GOAL OF THE EXERCISE: Of all the lines below, output only those starting at the one with "seg_q1 <= seg_c;" and ending at the one with "else if (m < G_MIN) m_sat = G_W'(G_MIN);", both ends included, exactly as written.

Saved data entries
◇ ◇ ◇ ◇ ◇ ◇ ◇
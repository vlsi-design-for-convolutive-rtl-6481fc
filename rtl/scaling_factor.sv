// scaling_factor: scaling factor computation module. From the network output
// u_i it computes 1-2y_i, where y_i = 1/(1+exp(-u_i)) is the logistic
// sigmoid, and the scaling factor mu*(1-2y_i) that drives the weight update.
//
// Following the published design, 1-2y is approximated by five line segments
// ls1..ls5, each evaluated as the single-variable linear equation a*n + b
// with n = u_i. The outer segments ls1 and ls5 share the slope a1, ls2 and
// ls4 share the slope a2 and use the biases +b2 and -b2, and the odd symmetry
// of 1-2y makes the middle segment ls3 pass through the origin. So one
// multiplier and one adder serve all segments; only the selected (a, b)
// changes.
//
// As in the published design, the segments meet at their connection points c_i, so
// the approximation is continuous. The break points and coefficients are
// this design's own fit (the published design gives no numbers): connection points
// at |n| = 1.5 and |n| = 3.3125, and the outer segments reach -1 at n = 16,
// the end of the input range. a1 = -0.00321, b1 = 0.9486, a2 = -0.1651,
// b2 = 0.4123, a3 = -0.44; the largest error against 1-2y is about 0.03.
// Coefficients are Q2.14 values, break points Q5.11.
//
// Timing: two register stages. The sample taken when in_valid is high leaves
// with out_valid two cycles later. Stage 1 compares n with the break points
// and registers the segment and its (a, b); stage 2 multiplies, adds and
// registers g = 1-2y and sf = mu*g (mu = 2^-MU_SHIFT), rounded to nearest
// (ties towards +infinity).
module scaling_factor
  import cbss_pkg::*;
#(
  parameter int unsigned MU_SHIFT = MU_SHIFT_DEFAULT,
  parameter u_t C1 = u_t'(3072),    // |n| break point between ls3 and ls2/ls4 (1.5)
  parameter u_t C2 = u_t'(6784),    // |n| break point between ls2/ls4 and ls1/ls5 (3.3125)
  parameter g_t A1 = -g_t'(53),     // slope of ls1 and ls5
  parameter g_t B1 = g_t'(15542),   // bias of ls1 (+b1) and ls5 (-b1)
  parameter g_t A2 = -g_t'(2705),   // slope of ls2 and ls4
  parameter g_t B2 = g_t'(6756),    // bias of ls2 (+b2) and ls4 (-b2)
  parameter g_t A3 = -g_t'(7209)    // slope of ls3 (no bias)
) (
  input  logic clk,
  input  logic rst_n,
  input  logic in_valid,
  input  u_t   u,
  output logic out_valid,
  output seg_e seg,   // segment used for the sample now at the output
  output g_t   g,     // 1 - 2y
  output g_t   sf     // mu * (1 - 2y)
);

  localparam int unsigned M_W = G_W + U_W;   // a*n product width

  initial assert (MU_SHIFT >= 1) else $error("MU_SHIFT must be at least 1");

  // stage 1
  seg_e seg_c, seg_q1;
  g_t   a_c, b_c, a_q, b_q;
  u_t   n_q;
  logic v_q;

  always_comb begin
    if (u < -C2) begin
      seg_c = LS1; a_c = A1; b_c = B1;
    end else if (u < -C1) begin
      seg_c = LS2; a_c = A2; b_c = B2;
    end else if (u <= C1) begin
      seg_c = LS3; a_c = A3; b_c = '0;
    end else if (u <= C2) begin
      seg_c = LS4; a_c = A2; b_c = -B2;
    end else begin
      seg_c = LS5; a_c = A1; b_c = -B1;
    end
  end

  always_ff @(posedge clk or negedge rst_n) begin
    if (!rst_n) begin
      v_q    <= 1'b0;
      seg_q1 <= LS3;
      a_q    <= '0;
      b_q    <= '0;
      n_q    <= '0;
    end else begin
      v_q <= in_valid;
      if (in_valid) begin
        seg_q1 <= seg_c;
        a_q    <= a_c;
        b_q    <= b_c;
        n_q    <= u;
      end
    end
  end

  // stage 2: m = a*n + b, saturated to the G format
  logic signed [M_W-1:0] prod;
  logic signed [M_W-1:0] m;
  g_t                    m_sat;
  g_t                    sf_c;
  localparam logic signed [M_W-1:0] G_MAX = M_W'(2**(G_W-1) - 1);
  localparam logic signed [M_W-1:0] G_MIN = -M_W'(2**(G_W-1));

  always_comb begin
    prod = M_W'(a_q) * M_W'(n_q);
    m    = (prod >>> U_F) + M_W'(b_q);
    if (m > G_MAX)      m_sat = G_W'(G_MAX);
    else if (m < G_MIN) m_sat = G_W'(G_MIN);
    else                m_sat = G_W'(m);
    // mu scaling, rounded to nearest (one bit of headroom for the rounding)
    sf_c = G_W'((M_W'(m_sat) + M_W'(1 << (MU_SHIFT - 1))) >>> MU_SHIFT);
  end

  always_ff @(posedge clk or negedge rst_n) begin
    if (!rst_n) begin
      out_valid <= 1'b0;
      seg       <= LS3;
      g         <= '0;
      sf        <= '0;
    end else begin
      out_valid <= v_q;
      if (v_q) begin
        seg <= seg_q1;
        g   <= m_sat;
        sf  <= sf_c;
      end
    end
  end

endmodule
◇ ◇ ◇ ◇ ◇ ◇ ◇
FINAL ANSWER:
        seg_q1 <= seg_c;
        a_q    <= a_c;
        b_q    <= b_c;
        n_q    <= u;
      end
    end
  end

  // stage 2: m = a*n + b, saturated to the G format
  logic signed [M_W-1:0] prod;
  logic signed [M_W-1:0] m;
  g_t                    m_sat;
  g_t                    sf_c;
  localparam logic signed [M_W-1:0] G_MAX = M_W'(2**(G_W-1) - 1);
  localparam logic signed [M_W-1:0] G_MIN = -M_W'(2**(G_W-1));

  always_comb begin
    prod = M_W'(a_q) * M_W'(n_q);
    m    = (prod >>> U_F) + M_W'(b_q);
    if (m > G_MAX)      m_sat = G_W'(G_MAX);
    else if (m < G_MIN) m_sat = G_W'(G_MIN);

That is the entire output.